I wrote this as a comment originally, and since I am sitting here at a bar that claims the World’s Largest Selection of Draft Beer I realized it would make a good post, where “good” is a measure of speed. I am in a race against time: my blood alcohol level; ability to write; battery life; and my desire to sample as many fine Belgian beers as possible. So pardon my recycling.

There Are Worse Things Than Statistics
To paraphrase, there are lies, damn lies and storage performance numbers – I hesitate to call them statistics for fear of giving statistics an even worse reputation than they’ve already got.

This came up when some devoted readers questioned the benchmarks used for the ZFS vs Hardware RAID numbers. I didn’t dig into the benchmarks (those Unix system results may mean something to you, but they give me a headache) Robert used for his test to see what the mix of I/O sizes are. The typical strategy for describing array performance is to run a test that will give the absolute best possible number for the attribute one is measuring.

Surprise: Vendors Use The Absolute Best Numbers They Can Somehow Justify
For bandwidth that means reading and writing really big files – which is fine if you are doing video production or 3D seismic analysis – and totally irrelevant for almost all common workloads. For IOPS numbers that means the smallest possible I/Os as fast as possible – which usually means everything is sitting in cache. While that is nice when it happens, that is also an unlikely event in the real world.

Welcome To The Unreal World
So other than storage marketing people being lying scum, what is the point of benchmarks that only reflect un-real-world performance? Consider all storage benchmarks as simply telling you what the absolute maximum you could ever see in that metric – the vendor’s guaranteed absolutely “will never exceed” number. If you have good reason to believe you’ll need more than that then be afraid – be very afraid.

So What’s Left?
In the real world, with a mix of I/O sizes and rates, you’d be shocked at what “performance” looks like. Running 2k I/Os on the biggest Sym or Tagma you can imagine – ’cause you certainly can’t afford it! – on dozens of servers across multi-dozen FC’s and I suspect you’d see, maybe, with luck, 100MB/sec of bandwidth. A 3ware controller would probably do single digits. No bad guys here, this is just the nature of the storage I/O problem.

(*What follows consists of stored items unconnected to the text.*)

# EEAS CORDIC sine and cosine generator

This is an iterative CORDIC that computes sine and cosine of an angle with only
shifts and adds in its rotation loop. Plain CORDIC rotates the vector (1, 0)
through the fixed angles atan(1), atan(1/2), atan(1/4), … and picks only the
direction of each one. This design uses a larger set of angles instead: the
*extended elementary angle set* (EEAS). The tangent of each micro-rotation may
be made of **two** signed powers of two:

    t = 2^-s0            or   t = 2^-s0 + 2^-s1   or   t = 2^-s0 - 2^-s1     (s0 < s1)

A rotation by atan(t) still needs only two shifts and one add per cross term.
Every step can pick any element of the set, not just the next one in a fixed
order. Each step may also be skipped. As a result a small, **fixed** number of
micro-rotations, Rm, leaves a very small residual angle. The iteration count is
the same for every input, so the latency is constant.

With the default sizes (24-bit words, Rm = 15):

* sine and cosine are within 26 LSB (about 6·10⁻⁶) of the exact values over the
  whole input range, in the tests run;
* for 30° the residual angle after 15 iterations is 1.4·10⁻⁵ degrees, one LSB
  of the angle register;
* a result is ready 17 clock cycles after `start`.

## Number format

All words are two's complement fixed point with 22 fraction bits (Q2.22 at the
ports: 24 bits, range about ±2).

* `angle` is in radians. The usable range is the whole format, about ±114.6°.
  No quadrant folding is needed, because the largest element, atan(1.5) = 56.3°,
  may be used several times.
* `sin` and `cos` use the same format. 1.0 is `0x400000`, and 0.5 is `0x200000`.
* Internally x, y, z and the scale product carry `GUARD` = 2 more integer bits
  (26 bits). The vector is not normalised while it rotates, and its length grows
  to about 2.

## Choosing the micro-rotations (`eeas_recoder`)

The algorithm asks for this: given θ and Rm, choose at most Rm elements of the
set so that the residual angle θ − Σ ±atan(tⱼ) is as small as possible. It does
not say how to solve that. This design solves it **greedily, one step at a
time, in hardware**:

* The recoder sees the current residual z.
* It compares |z| with the angle of every element of the set, all in parallel,
  and takes the closest one. On a tie the element with the lower index wins.
* The rotation goes towards z, that is clockwise when z < 0.

The set has 1 + N + N(N−1) elements, 485 for N = `NSHIFT` = 22:

* the zero element (no rotation);
* N single terms 2^-s;
* both the sum and the difference for every pair s0 < s1.

The zero element matters. Once nothing in the set brings z closer to zero, the
step is skipped, so the residual never grows. For most inputs the residual
reaches a single LSB in well under 15 steps, and the remaining steps are skips.

For each chosen element the recoder outputs:

* the element (s0, s1 and the kind of term);
* the direction;
* the signed angle ±atan(t) to subtract from z;
* cos(atan(t)) = 1/√(1+t²), which the gain correction needs.

Two constant tables are computed from these formulas with real arithmetic at
elaboration: atan(t) and 1/√(1+t²), both rounded to 22 fraction bits. No table
file is involved (see `eeas_pkg`).

The parallel search is the largest part of the design: about 485 magnitude
comparisons of 26 bits in one combinational path. The tables also need about
33 kbit of ROM. That buys one micro-rotation per clock, at the price of a long
critical path.

## Datapath and gain correction (`eeas_cordic`)

The top follows the classic iterative CORDIC organisation:

* registers X, Y and Z with load multiplexers;
* an iteration counter;
* shifters and adder/subtractors for x and y;
* an angle table and direction control for z.

Each clock performs one micro-rotation (`eeas_microrotation`), with d = ±1:

    x ← x − d·t·y        y ← y + d·t·x        z ← z − d·atan(t)

Here t·v = (v >>> s0) ± (v >>> s1), so each cross term needs two shifters.
Shifted-out bits are truncated.

Each micro-rotation also stretches the vector by √(1+t²). In plain CORDIC that
stretch is the same for every angle, so 1/K = 0.60725 can be preloaded into x.
Here the stretch depends on which elements were chosen, and so on the angle.
The design therefore:

1. starts with x = 1.0, y = 0 and P = 1.0;
2. multiplies the running product P by cos(atan(tⱼ)) at every step;
3. after the last step, spends one more cycle computing cos = x·P and sin = y·P.

Two rounded fractional multipliers (`eeas_scale_mult`) do this work. P shares
one multiplier with x.

## Control and timing (`eeas_ctrl`)

| state  | cycles | what happens |
|--------|--------|--------------|
| IDLE   | –      | waits for `start`; the edge that accepts `start` loads x = 1, y = 0, z = `angle`, P = 1 |
| ROTATE | Rm     | one micro-rotation per clock, `iter` = 0 … Rm−1 |
| SCALE  | 1      | x, y ← x·P, y·P |
| DONE   | –      | `done` high, `sin`/`cos` valid and held; a new `start` is accepted here too |

* `done` rises Rm + 2 clock edges after the edge that accepted `start`
  (17 cycles by default). It stays high until the next `start` is accepted.
* `busy` is high in ROTATE and SCALE, and `start` is ignored while it is high.
* `angle` is sampled only when `start` is accepted.
* `reset` is synchronous and active high.

Ports of `eeas_cordic`: `clk`, `reset`, `start`, `angle[23:0]`, `sin[23:0]`,
`cos[23:0]`, `done`, `busy`.

## Parameters

| parameter | default | meaning |
|-----------|---------|---------|
| `W`       | 24 | width of `angle`, `sin`, `cos` |
| `FRAC`    | 22 | fraction bits |
| `NSHIFT`  | 22 | shifts s = 0 … NSHIFT−1 available to the elements (at most 32) |
| `RM`      | 15 | fixed number of micro-rotations |
| `GUARD`   | 2  | extra integer bits inside |

The defaults live in `eeas_pkg`.

* Making `NSHIFT` smaller shrinks the set quadratically, and the recoder with
  it, at some cost in accuracy.
* A smaller `RM` shortens the latency. Check the accuracy with the testbenches
  before relying on it.

## How far this follows the algorithm, and where it departs

These parts follow the EEAS description:

* the two-term angle set;
* the three-valued direction (+, −, skip);
* the fixed iteration count Rm = 15;
* the 24-bit ports;
* the iterative X/Y/Z register organisation;
* the port names and the 22-fraction-bit scaling.

The scaling can be read off the reference waveform: it shows the initial cosine
value 0x26DD3B = 0.607253·2²².

These are this design's own choices:

* **Greedy recoding by a parallel search.** An offline or optimal search could
  find shorter sequences for some angles. The greedy one is simple and never
  makes the residual worse.
* **Gain correction by multiplication at the end.** This adds two multipliers
  and one cycle. The alternative would be a shift-add scaling phase, which is
  not specified here.
* **Handshake and reset.** The `start`/`done` protocol, `busy` and the reset
  polarity.
* **Angle range and wrapper.** There is no angle wrapper. The input range is
  simply the Q2.22 range.

The reference simulation of the original implementation shows a different
gain approach. Its intermediate x/y values follow the conventional shift
sequence 0, 1, 2, … with 1/K preloaded into x. This RTL follows the EEAS
algorithm instead, so its intermediate register values differ from that
waveform. The final sine and cosine agree.

The original design also sent its results to the character LCD of an FPGA
evaluation board. That display path is not included. `sin` and `cos` are plain
output ports for whatever display or consumer is attached.

## Verification

Each module has a self-checking testbench in `tb/`. Each one prints
`TB_RESULT checks=N failures=M` and has a watchdog.

| testbench | what it checks |
|-----------|----------------|
| `tb_eeas_recoder` | chosen element against a real-valued exhaustive search of the set; delta, direction and cos factor of the element |
| `tb_eeas_microrotation` | x', y' against the exact real recurrence (≤ 2 LSB); all term kinds, both directions, skip |
| `tb_eeas_scale_mult` | exact rounded product against real arithmetic |
| `tb_eeas_ctrl` | Rm rotate cycles with `iter` in order, one scale cycle, `done`/`busy`, ignored and back-to-back starts, reset |
| `tb_eeas_cordic` | end to end at the default sizes, described below |
| `tb_eeas_cordic_30deg` | 30° on an Rm = 15 and an Rm = 20 instance: values, latency Rm+2, residual below 0.014° |

`tb_eeas_cordic` runs the generator at the default sizes on 307 angles:

* 0, ±90°, 45° and 30°;
* both ends of the format;
* 300 random angles.

It compares `sin` and `cos` with `$sin` and `$cos` (tolerance 64 LSB; the
observed maximum is 26). It also checks the latency, back-to-back starts and a
reset in the middle of a computation. Finally it counts how often each
recoding case occurs: skipped step, single term, two-term sum, two-term
difference, clockwise and counter-clockwise. A case that never occurs is a
failure.

Assertions in the RTL check two things:

* the iteration counter stays in range, and scaling follows exactly Rm
  rotations;
* the final results fit the output width.

## Simulating

With Verilator 5, from the directory that holds `rtl/` and `tb/`:

    verilator --binary --timing --assert -Irtl -y rtl rtl/eeas_pkg.sv \
        tb/tb_eeas_cordic.sv --top-module tb_eeas_cordic -o sim
    ./obj_dir/sim

Replace the testbench name to run any other one. `eeas_pkg.sv` must come
first, because the other files import it. The tables are computed with
`$atan` and `$sqrt` in constant functions, so the elaborating tool must
support real math in constant expressions. Verilator and slang both do.

## Files

| file | content |
|------|---------|
| `rtl/eeas_pkg.sv` | default sizes, element type, element numbering, table functions |
| `rtl/eeas_recoder.sv` | greedy choice of the next element |
| `rtl/eeas_microrotation.sv` | one two-term shift-add rotation |
| `rtl/eeas_scale_mult.sv` | rounded fractional multiply |
| `rtl/eeas_ctrl.sv` | state machine and iteration counter |
| `rtl/eeas_cordic.sv` | top: registers, datapath, gain correction |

The Industry’s Storage Performance Secret Decoder Ring
Like the all-too-obvious breast implants some women favor these days, storage performance numbers reflect what the industry thinks practitioners want, while practitioner’s admiring glances confirm how willing we are to be entertained by a polite fiction. Like a good action movie, we know it isn’t real, but it gets our heart pumping anyway. So what is really true about performance?

Roughly:

  • Latency is usually lower with a smaller array, since you don’t have millions of lines of code and multiple switch operations to traverse
  • IOPS scale for large arrays mostly as a function of parallelism – more I/O ports, more I/O processors, more cache, more interconnect bandwidth, more spindles – not because each individual I/O unit is blindingly fast
  • There are only a few vendors of most of these components, so the big arrays are built out of commodity parts. Architecture and firmware are the major differentiators. So, for example, cache access times are fairly constant unless using expensive static RAM. FC chips come from what, two vendors? Microcontrollers from four? Disks from three? What do you expect?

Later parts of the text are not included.